Seven Kids: Shenanigans

With seven kids, you  know that sometimes you get shenanigans.

In fact, with kids at all, the default activity mode tends to be shenanigans.  Adults tend only to the shenanigans mode when they've had too much to drink or are hanging out with ancient school chums.  This leaves adults feeling mighty superior to the shenanigans, having suppressed outgrown the shenanigans.  Which is well and good, because the wisdom of Solomon rightly points out that shenanigans in children is childishness- but chronic shenanigans into adulthood is foolishness.

found when I searched "common license" pictures
The aim of the parent then is to help the children learn to suppress save the shenanigans for parties with old school chums and keep them in rein. The shenanigans, that is. Not the school chums.  Putting the school chum in a rein would be shenanigans.

How have I been gradually molding my Seven into sobermindedness over shenanigans, then? I thought about it, and came up with this answer.  1) Monty Python,  2) Divide and conquer strategy, and 3) treats.

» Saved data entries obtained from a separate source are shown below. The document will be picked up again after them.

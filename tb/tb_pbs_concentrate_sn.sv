// tb_pbs_concentrate_sn -- self-checking test of one concentrate switch node
// on a fat link (4 children, 4-bit flits in, 8-bit flits out, 2-cycle
// outgoing flit time, 32-bit messages).
//
// Each child sends a queue of messages tagged with its number and a
// sequence number.  The test reassembles messages from the output flits and
// checks that every message arrives whole and unchanged, that messages are
// never interleaved, that with all children loaded the grants go round robin
// starting with the highest child (3,2,1,0,3,...), that a saturated output
// delivers one 8-bit flit every 2 cycles (the fat-tree rate), and that
// integrity holds under random backpressure.
module tb_pbs_concentrate_sn;
  localparam int ALPHA = 4, IN_W = 4, OUT_W = 8, OCYC = 2, MSG_W = 32;
  localparam int NMSG = 6;                 // messages per child per phase
  localparam int IN_FL = MSG_W / IN_W, OUT_FL = MSG_W / OUT_W;

  logic clk = 0, rst = 1;
  always #5 clk = ~clk;

  logic [ALPHA-1:0]           in_valid, in_ready;
  logic [ALPHA-1:0][IN_W-1:0] in_data;
  logic                       out_valid, out_ready;
  logic [OUT_W-1:0]           out_data;

  pbs_concentrate_sn #(.ALPHA(ALPHA), .IN_W(IN_W), .OUT_W(OUT_W), .OUT_CYC(OCYC), .MSG_W(MSG_W)) dut (
    .clk, .rst, .run(1'b1), .in_valid, .in_data, .in_ready, .out_valid, .out_data, .out_ready);

  int checks = 0, failures = 0;
  task automatic check(input bit ok, input string what);
    checks++;
    if (!ok) begin
      failures++;
      $display("FAIL: %s", what);
    end
  endtask

  function automatic logic [MSG_W-1:0] mk(input int c, input int s);
    return {4'(c), 12'(s), 16'((c * 7919 + s * 104729) ^ 16'ha5c3)};
  endfunction

  // child senders
  int sent_cnt [ALPHA];     // messages completely sent
  int fl_idx   [ALPHA];     // flit index inside current message
  int quota    [ALPHA];     // messages allowed so far
  always_comb begin
    for (int c = 0; c < ALPHA; c++) begin
      in_valid[c] = (sent_cnt[c] < quota[c]);
      in_data[c]  = IN_W'(mk(c, sent_cnt[c]) >> (fl_idx[c] * IN_W));
    end
  end
  always_ff @(posedge clk) begin
    if (rst) begin
      for (int c = 0; c < ALPHA; c++) begin
        sent_cnt[c] <= 0;
        fl_idx[c]   <= 0;
      end
    end else begin
      for (int c = 0; c < ALPHA; c++)
        if (in_valid[c] && in_ready[c]) begin
          if (fl_idx[c] == IN_FL - 1) begin
            fl_idx[c]   <= 0;
            sent_cnt[c] <= sent_cnt[c] + 1;
          end else fl_idx[c] <= fl_idx[c] + 1;
        end
    end
  end

  // receiver
  logic [MSG_W-1:0] asm_msg;
  int  ofl = 0, nrx = 0, exp_seq [ALPHA];
  int  order [$];
  int  t_first = -1, t_last = 0, cyc = 0, nflits = 0;
  bit  rand_bp = 0;
  always_ff @(posedge clk) cyc <= cyc + 1;
  always_ff @(posedge clk) out_ready <= rand_bp ? ($urandom_range(0, 2) != 0) : 1'b1;

  always @(posedge clk) if (!rst && out_valid && out_ready) begin
    logic [MSG_W-1:0] m;
    m = MSG_W'({out_data, asm_msg} >> OUT_W);
    asm_msg = m;
    nflits++;
    if (t_first < 0) t_first = cyc;
    t_last = cyc;
    if (ofl == OUT_FL - 1) begin
      int c, s;
      c = int'(m[31:28]);
      s = int'(m[27:16]);
      ofl = 0;
      nrx++;
      order.push_back(c);
      check(c < ALPHA && s == exp_seq[c], $sformatf("child %0d seq %0d expected %0d", c, s, exp_seq[c]));
      if (c < ALPHA) begin
        check(m == mk(c, s), $sformatf("message body child %0d seq %0d", c, s));
        exp_seq[c] = s + 1;
      end
    end else ofl++;
  end

  // a new message from another child may only start after a whole one
  int cur_child = -1, in_fl = 0;
  always @(posedge clk) if (!rst) begin
    for (int c = 0; c < ALPHA; c++) if (in_valid[c] && in_ready[c]) begin
      if (in_fl != 0) check(c == cur_child, "grant changed inside a message");
      cur_child = c;
      in_fl = (in_fl + 1) % IN_FL;
    end
  end

  initial begin
    for (int c = 0; c < ALPHA; c++) begin quota[c] = 0; exp_seq[c] = 0; end
    out_ready = 1;
    repeat (3) @(posedge clk);
    // phase 1: all children loaded, no backpressure
    for (int c = 0; c < ALPHA; c++) quota[c] = NMSG;
    @(negedge clk) rst = 0;
    wait (nrx == ALPHA * NMSG);
    for (int k = 0; k < ALPHA * NMSG; k++)
      check(order[k] == ALPHA - 1 - (k % ALPHA), $sformatf("round robin: message %0d from child %0d", k, order[k]));
    check(t_last - t_first == (nflits - 1) * OCYC,
          $sformatf("rate: %0d flits in %0d cycles, expected one per %0d", nflits, t_last - t_first + 1, OCYC));
    // phase 2: uneven load, random backpressure
    rand_bp = 1;
    quota[0] = NMSG + 9; quota[2] = NMSG + 3; quota[3] = NMSG + 1;
    wait (nrx == ALPHA * NMSG + 13);
    repeat (20) @(posedge clk);
    check(nrx == ALPHA * NMSG + 13, "no extra messages");
    for (int c = 0; c < ALPHA; c++) check(exp_seq[c] == quota[c], $sformatf("child %0d delivered all", c));
    $display("TB_RESULT checks=%0d failures=%0d", checks, failures);
    $finish;
  end

  initial begin
    repeat (5000) @(posedge clk);
    failures++;
    $display("FAIL: watchdog");
    $display("TB_RESULT checks=%0d failures=%0d", checks, failures);
    $finish;
  end
endmodule
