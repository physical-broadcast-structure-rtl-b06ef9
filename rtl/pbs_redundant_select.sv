// pbs_redundant_select -- input-port selection of an SN that is fed by
// redundant copies of the SN below it (coarse-grain redundancy).
//
// In the design, SNs high in a tree may be duplicated; the SN above then
// has NPORT input ports that should carry the same message stream.  When the
// global initialisation mode starts (init rises) every port is marked NOT
// OK.  While init is high the PNs send a known test pattern; every port is
// drained and each complete message of MSG_W bits is compared, flit by flit
// (W bits, low flit first), with PATTERN.  A port that delivers a whole
// message equal to the pattern is marked OK.  After init the lowest-numbered
// OK port is connected through to the SN (valid/data/ready pass straight
// through, no added latency); the other ports are drained.  If no port
// passed, `damaged` is raised and nothing is forwarded: that part of the
// domain is a damaged region.
//
// The test pattern value, taking the lowest OK port, reset to "port 0 OK"
// (so a domain that never runs the initialisation uses the primary copy)
// and draining the unused ports are this design's choices.
module pbs_redundant_select #(
  parameter int unsigned      NPORT   = 2,            // redundant copies
  parameter int unsigned      W       = 16,           // flit width
  parameter int unsigned      MSG_W   = 32,           // message size
  parameter logic [MSG_W-1:0] PATTERN = 32'hC3A5_5A3C // initialisation test pattern
) (
  input  logic                       clk,
  input  logic                       rst,
  input  logic                       init,
  input  logic [NPORT-1:0]           in_valid,
  input  logic [NPORT-1:0][W-1:0]    in_data,
  output logic [NPORT-1:0]           in_ready,
  output logic                       out_valid,
  output logic [W-1:0]               out_data,
  input  logic                       out_ready,
  output logic [NPORT-1:0]           port_ok,
  output logic                       damaged,
  output logic [pbs_pkg::clog2_min1(NPORT)-1:0] sel
);
  import pbs_pkg::*;

  localparam int unsigned NFL = MSG_W / W;
  localparam int unsigned FW  = clog2_min1(NFL);
  localparam int unsigned SW  = clog2_min1(NPORT);

  if (MSG_W % W != 0) begin : g_bad_widths
    $error("pbs_redundant_select: W must divide MSG_W");
  end

  logic              init_q;
  logic [NPORT-1:0]  ok, match;
  logic [FW-1:0]     fi [NPORT];
  logic              any_ok;

  always_comb begin
    any_ok = 1'b0;
    sel    = '0;
    for (int p = NPORT - 1; p >= 0; p--)
      if (ok[p]) begin
        any_ok = 1'b1;
        sel    = SW'(p);
      end
  end

  always_ff @(posedge clk) begin
    if (rst) begin
      init_q <= 1'b0;
      ok     <= NPORT'(1);
      match  <= '1;
      for (int p = 0; p < NPORT; p++) fi[p] <= '0;
    end else begin
      init_q <= init;
      if (init && !init_q) begin
        ok    <= '0;
        match <= '1;
        for (int p = 0; p < NPORT; p++) fi[p] <= '0;
      end else if (init) begin
        for (int p = 0; p < NPORT; p++)
          if (in_valid[p]) begin
            logic hit;
            hit = match[p] && (in_data[p] == W'(PATTERN >> (int'(fi[p]) * W)));
            if (fi[p] == FW'(NFL - 1)) begin
              fi[p]    <= '0;
              match[p] <= 1'b1;
              if (hit) ok[p] <= 1'b1;
            end else begin
              fi[p]    <= fi[p] + 1'b1;
              match[p] <= hit;
            end
          end
      end
    end
  end

  always_comb begin
    in_ready  = '1;
    out_valid = 1'b0;
    out_data  = in_data[sel];
    if (!init && any_ok) begin
      out_valid     = in_valid[sel];
      in_ready[sel] = out_ready;
    end
  end

  assign port_ok = ok;
  assign damaged = !init && !any_ok;

endmodule
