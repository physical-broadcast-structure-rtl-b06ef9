// tb_pbs_redundant_select -- self-checking test of redundant-port selection.
//
// Two ports carry 16-bit flits of 32-bit messages.  Scenario checks:
//  1. after reset port 0 is used and forwarded straight through;
//  2. initialisation with both ports delivering the test pattern marks both
//     OK and port 0 is used;
//  3. initialisation with port 0 corrupt (one flit wrong) marks only port 1
//     OK; afterwards port 1's traffic is forwarded and port 0 is drained;
//  4. initialisation with both corrupt raises damaged and forwards nothing;
//  5. a port that delivers only part of the pattern is not marked OK.
module tb_pbs_redundant_select;
  localparam logic [31:0] PAT = 32'hC3A5_5A3C;
  logic clk = 0, rst = 1;
  always #5 clk = ~clk;

  logic init, out_valid, out_ready, damaged;
  logic [1:0] in_valid, in_ready, port_ok;
  logic [1:0][15:0] in_data;
  logic [15:0] out_data;
  logic sel;

  pbs_redundant_select #(.NPORT(2), .W(16), .MSG_W(32), .PATTERN(PAT)) dut (.*);

  int checks = 0, failures = 0;
  task automatic check(input bit ok, input string what);
    checks++;
    if (!ok) begin failures++; $display("FAIL: %s", what); end
  endtask

  // send one message on the given ports (mask), flit by flit
  task automatic send(input logic [1:0] mask, input logic [31:0] m0, input logic [31:0] m1);
    for (int f = 0; f < 2; f++) begin
      @(negedge clk);
      in_valid = mask;
      in_data[0] = 16'(m0 >> (16 * f));
      in_data[1] = 16'(m1 >> (16 * f));
    end
    @(negedge clk) in_valid = 0;
  endtask

  task automatic run_init(input logic [31:0] m0, input logic [31:0] m1, input logic [1:0] mask);
    @(negedge clk) init = 1;
    @(negedge clk);
    send(mask, m0, m1);
    send(mask, m0, m1);
    @(negedge clk) init = 0;
    @(negedge clk);
  endtask

  initial begin
    init = 0; in_valid = 0; in_data = '0; out_ready = 1;
    repeat (2) @(negedge clk);
    rst = 0;
    // 1
    @(negedge clk);
    in_valid = 2'b01; in_data[0] = 16'h1234; in_data[1] = 16'h9999;
    #1 check(out_valid && out_data == 16'h1234 && in_ready[0] && port_ok == 2'b01, "reset: port 0 forwarded");
    out_ready = 0;
    #1 check(!in_ready[0] && in_ready[1], "ready follows the SN on the used port, other drained");
    out_ready = 1;
    @(negedge clk) in_valid = 0;
    // 2
    run_init(PAT, PAT, 2'b11);
    check(port_ok == 2'b11 && !damaged && sel == 1'b0, $sformatf("both pass: ok %b", port_ok));
    // 3
    run_init(PAT ^ 32'h0001_0000, PAT, 2'b11);
    check(port_ok == 2'b10 && !damaged && sel == 1'b1, $sformatf("port 0 corrupt: ok %b", port_ok));
    in_valid = 2'b11; in_data[0] = 16'h0bad; in_data[1] = 16'h600d;
    #1 check(out_valid && out_data == 16'h600d, "port 1 forwarded");
    check(in_ready[0], "unused port 0 drained");
    @(negedge clk) in_valid = 0;
    // 4
    run_init(~PAT, PAT ^ 32'h8000_0000, 2'b11);
    check(port_ok == 2'b00 && damaged, "both corrupt: damaged");
    in_valid = 2'b11;
    #1 check(!out_valid, "damaged: nothing forwarded");
    @(negedge clk) in_valid = 0;
    // 5: port 1 silent during init, port 0 sends only a first half
    @(negedge clk) init = 1;
    @(negedge clk);
    in_valid = 2'b01; in_data[0] = PAT[15:0];
    @(negedge clk) in_valid = 0;
    @(negedge clk) init = 0;
    @(negedge clk);
    check(port_ok == 2'b00 && damaged, "partial pattern does not pass");
    $display("TB_RESULT checks=%0d failures=%0d", checks, failures);
    $finish;
  end

  initial begin
    repeat (500) @(posedge clk);
    failures++;
    $display("FAIL: watchdog");
    $display("TB_RESULT checks=%0d failures=%0d", checks, failures);
    $finish;
  end
endmodule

Treats...  bribes, rewards, bait, stick-and-carrot.  Some parenting experts demand they don't work; animal trainers insist they do.  I have found the truth to be that it's an often overused tool that can be useful when cleverly applied.  Let's go back 17 years; my firstborn is a toddler. I want to speak to my best friend on the phone. We chat for an hour at a time, regularly. She has no children yet, and one day she asks me, "What do you do with that baby while we talk? How do you manage to chat for so long?"  I smile as I say, "I promise him bathtime after the call, and dum-dums."  Yes, I strapped my curious climbing crashing cocky monkey into the high chair and give him a dum-dum. When the sugar itself no longer interests  him, I give him a small bowl or cup of water. He quickly figured out that he could dunk the dum-dum into the water and then "paint" with the colored syrupy stickiness on the tray, stick the candy to his body as if it were tape, rip it off again, and even drum on the tray.  He was happy for an hour. I even used treats for grocery shopping, always going past the bakery LAST on the list to pick up the free cookie offered to sweet children who ask nicely who have been good for mommy. (Yes, I told my kids that was the rule at the store, so sue me.)  ONE CAUTION:  Teach your kids one important lesson-  If you ask for the treat, the answer is always no. Treats are treats because they are offered to you!

Divide and Conquer Strategy... One child is a terrific helper.   Two children are rivals.  Three or more are a party.  In other words, keep it one-on-one.  If one parent is doing yard work, ONE child helps him and the others are sent far off to do something in a different galaxy far far away.  If you want the kitchen clean, ask ONE child and send the others to a far western shore.  If you want opening bell at the octagon, put two in the kitchen.  If you want a party, put them all in there.  How this works, practically and just if not fair, is that the oldest presenting child cleans the kitchen after dinner; the next oldest cleans the dining room. The next oldest cleans up the youngest. The rest are sent to clean up their own rooms, or whatever room I assign, and get ready for bed. Now that my oldest is a junior in high school, he's rarely home for dinner and sometimes heads right down to his room after dinner, so he's rarely counted as "the oldest presenting child."  But this is still just (if not fair in the next-born's eyes) because frankly, we all know that the oldest child pretty much cleaned the kitchen for the last 6 or 7 years, right?

Last, Monty Python.  I'm kidding, right?  The kings of shenanigans?  It started this way.  A few years ago, long before we even started our kitchen remodel in our old house, I was on the computer within 5 feet of my children who had been left to clean the kitchen. In my naiveté, I had left 2 kids to clean the kitchen. (I guess I figured I was right there....) They, of course, argued over who was going to wash and who was going to dry. In a moment of unexplained brilliance, I called the boys to come look at my computer screen~  they weren't arguing right, I proclaimed.  They needed some instruction on better arguing.  And I clicked 'play' on the You Tube video of.... The Argument Clinic.  The boys stared, transfixed and confused as they witnessed Monty Python for their first time.  At the end, they requested, "Play it again?" By the end of the second time they were giggling and following along with their own, "Is not! Is too!"  They begged to watch a few more from the "suggested videos" and discovered The Ministry of Silly Walks and The Dead Parrot. I sent them back to the kitchen to finish the cleaning- and the rest of the night was saved by "No no 'e's not dead, 'e's, 'e's restin'!"

I guess it's true what they say, a spoonful of sugar 'elps the medicine go down.

I am linking up to Women Living Well Wednesday and Works for Me Wednesday (at We are That Family). Be sure to visit both sites to get tips for living. I learn something new every week!

4 comments:

Crystal said...

Love it. Well done. :)

Ruth J Leamy said...

You. are. brilliant.

Stephanie said...

Love it! We often quote Monty Python at our house.

The Hayes Zoo said...

Oh. my. heck. This post was fabulous. :) Now I know what to do when the bickering ensues.